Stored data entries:
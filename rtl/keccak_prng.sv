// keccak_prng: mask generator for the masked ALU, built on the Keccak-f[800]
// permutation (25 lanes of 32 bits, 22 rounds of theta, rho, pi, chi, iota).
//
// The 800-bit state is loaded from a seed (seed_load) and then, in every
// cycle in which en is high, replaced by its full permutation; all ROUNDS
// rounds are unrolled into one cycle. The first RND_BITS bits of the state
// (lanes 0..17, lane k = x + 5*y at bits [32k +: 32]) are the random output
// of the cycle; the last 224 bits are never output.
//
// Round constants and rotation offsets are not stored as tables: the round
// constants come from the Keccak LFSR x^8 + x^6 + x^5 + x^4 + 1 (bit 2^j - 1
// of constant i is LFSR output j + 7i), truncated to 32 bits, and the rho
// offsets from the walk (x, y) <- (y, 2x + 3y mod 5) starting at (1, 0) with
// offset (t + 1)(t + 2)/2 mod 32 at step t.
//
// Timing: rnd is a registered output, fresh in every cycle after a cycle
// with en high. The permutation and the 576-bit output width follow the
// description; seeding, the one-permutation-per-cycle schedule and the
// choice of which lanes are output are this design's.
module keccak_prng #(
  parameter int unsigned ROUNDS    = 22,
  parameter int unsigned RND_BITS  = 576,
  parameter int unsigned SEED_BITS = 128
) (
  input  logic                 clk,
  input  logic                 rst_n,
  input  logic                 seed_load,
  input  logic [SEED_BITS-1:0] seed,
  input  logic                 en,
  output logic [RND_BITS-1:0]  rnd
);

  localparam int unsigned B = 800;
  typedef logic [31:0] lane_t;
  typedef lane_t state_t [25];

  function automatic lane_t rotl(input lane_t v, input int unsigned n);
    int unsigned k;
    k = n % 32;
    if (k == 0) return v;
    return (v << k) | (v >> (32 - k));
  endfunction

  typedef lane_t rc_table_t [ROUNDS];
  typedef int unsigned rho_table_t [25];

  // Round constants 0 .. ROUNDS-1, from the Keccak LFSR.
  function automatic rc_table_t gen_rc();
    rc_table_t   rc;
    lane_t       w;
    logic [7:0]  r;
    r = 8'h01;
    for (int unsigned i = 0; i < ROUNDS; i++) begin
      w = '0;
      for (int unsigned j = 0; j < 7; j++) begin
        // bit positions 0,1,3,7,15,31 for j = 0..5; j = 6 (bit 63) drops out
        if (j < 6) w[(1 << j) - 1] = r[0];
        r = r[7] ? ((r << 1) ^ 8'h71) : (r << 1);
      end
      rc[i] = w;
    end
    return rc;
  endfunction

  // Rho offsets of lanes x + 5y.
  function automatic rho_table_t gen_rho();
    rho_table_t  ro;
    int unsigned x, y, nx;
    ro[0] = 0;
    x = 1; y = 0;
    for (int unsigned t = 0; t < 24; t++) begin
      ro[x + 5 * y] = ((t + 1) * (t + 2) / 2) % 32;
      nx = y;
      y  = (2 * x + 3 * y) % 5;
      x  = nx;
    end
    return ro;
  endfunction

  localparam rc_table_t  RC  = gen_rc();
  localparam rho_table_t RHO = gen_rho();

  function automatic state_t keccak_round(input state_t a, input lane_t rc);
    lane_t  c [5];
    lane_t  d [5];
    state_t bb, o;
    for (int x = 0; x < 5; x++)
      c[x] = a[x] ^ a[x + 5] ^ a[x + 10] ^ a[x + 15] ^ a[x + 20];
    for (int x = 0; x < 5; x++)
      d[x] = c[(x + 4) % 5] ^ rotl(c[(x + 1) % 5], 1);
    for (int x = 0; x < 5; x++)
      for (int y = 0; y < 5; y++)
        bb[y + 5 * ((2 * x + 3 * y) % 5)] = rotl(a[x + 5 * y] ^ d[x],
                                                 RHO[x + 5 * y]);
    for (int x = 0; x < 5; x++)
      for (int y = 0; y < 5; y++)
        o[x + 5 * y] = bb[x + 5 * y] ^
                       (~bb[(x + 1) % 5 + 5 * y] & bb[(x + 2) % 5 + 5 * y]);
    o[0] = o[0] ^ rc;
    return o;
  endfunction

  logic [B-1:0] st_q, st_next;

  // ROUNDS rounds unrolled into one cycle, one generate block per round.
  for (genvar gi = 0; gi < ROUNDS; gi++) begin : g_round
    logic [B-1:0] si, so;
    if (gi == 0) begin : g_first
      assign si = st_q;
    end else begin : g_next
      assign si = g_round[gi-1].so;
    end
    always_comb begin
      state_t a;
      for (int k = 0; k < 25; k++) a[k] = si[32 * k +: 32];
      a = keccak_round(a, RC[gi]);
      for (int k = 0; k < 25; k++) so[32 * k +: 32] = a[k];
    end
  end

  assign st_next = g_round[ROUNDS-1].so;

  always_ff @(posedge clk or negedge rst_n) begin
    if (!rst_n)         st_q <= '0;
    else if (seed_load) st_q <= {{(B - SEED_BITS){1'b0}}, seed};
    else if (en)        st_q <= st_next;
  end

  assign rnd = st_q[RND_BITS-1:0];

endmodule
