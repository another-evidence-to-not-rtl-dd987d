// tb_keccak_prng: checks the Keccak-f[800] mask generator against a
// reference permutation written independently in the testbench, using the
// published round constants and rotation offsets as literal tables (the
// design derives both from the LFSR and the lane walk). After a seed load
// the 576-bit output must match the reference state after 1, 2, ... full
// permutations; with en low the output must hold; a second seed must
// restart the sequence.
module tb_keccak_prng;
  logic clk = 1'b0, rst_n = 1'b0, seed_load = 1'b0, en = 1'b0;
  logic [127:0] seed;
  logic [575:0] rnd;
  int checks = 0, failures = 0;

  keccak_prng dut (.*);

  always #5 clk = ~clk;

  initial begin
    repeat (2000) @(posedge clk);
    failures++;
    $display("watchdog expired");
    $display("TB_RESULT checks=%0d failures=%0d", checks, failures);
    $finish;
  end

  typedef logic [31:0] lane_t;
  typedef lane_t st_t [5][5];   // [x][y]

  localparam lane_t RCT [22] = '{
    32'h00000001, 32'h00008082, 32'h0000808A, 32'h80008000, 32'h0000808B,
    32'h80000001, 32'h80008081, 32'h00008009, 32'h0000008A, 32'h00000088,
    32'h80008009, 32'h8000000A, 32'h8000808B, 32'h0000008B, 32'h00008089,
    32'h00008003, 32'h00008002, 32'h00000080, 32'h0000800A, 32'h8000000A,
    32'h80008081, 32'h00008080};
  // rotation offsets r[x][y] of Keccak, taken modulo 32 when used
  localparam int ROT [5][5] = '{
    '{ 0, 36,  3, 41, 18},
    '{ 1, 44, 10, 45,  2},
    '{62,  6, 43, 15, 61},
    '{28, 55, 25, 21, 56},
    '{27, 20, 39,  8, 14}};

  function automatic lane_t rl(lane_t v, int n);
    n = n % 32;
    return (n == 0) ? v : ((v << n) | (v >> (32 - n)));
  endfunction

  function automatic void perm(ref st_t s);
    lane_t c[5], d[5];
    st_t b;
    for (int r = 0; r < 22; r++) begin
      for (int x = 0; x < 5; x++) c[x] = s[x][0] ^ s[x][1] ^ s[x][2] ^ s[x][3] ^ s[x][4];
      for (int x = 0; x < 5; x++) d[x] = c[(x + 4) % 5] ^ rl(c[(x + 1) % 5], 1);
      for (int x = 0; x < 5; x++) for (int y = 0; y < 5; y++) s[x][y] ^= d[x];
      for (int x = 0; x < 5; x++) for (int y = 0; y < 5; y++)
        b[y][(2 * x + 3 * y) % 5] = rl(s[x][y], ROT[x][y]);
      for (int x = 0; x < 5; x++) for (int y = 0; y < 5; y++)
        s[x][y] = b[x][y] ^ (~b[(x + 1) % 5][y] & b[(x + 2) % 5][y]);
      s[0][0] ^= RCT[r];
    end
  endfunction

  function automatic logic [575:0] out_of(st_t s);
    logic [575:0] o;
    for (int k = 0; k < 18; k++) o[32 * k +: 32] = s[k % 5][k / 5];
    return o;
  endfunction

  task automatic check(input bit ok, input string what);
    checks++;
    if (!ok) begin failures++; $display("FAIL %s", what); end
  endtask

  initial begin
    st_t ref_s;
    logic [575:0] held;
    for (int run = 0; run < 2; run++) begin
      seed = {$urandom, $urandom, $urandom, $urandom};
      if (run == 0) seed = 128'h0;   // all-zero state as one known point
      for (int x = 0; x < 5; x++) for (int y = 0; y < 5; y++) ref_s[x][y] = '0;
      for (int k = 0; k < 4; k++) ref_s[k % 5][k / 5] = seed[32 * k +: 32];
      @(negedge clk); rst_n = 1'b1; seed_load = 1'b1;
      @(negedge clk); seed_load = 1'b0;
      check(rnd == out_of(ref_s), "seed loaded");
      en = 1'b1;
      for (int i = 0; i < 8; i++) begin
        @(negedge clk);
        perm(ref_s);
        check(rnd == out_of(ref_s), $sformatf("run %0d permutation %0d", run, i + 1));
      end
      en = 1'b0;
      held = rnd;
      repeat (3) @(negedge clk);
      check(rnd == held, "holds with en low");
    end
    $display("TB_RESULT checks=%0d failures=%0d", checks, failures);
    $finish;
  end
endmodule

=== How to complete this task ===
Of the entries above, repeat exactly the lines from the line with "c[x] = a[x] ^ a[x" through the line with "logic [B-1:0] st_q, st_next;", both of them included.

=== Response below ===
      c[x] = a[x] ^ a[x + 5] ^ a[x + 10] ^ a[x + 15] ^ a[x + 20];
    for (int x = 0; x < 5; x++)
      d[x] = c[(x + 4) % 5] ^ rotl(c[(x + 1) % 5], 1);
    for (int x = 0; x < 5; x++)
      for (int y = 0; y < 5; y++)
        bb[y + 5 * ((2 * x + 3 * y) % 5)] = rotl(a[x + 5 * y] ^ d[x],
                                                 RHO[x + 5 * y]);
    for (int x = 0; x < 5; x++)
      for (int y = 0; y < 5; y++)
        o[x + 5 * y] = bb[x + 5 * y] ^
                       (~bb[(x + 1) % 5 + 5 * y] & bb[(x + 2) % 5 + 5 * y]);
    o[0] = o[0] ^ rc;
    return o;
  endfunction

  logic [B-1:0] st_q, st_next;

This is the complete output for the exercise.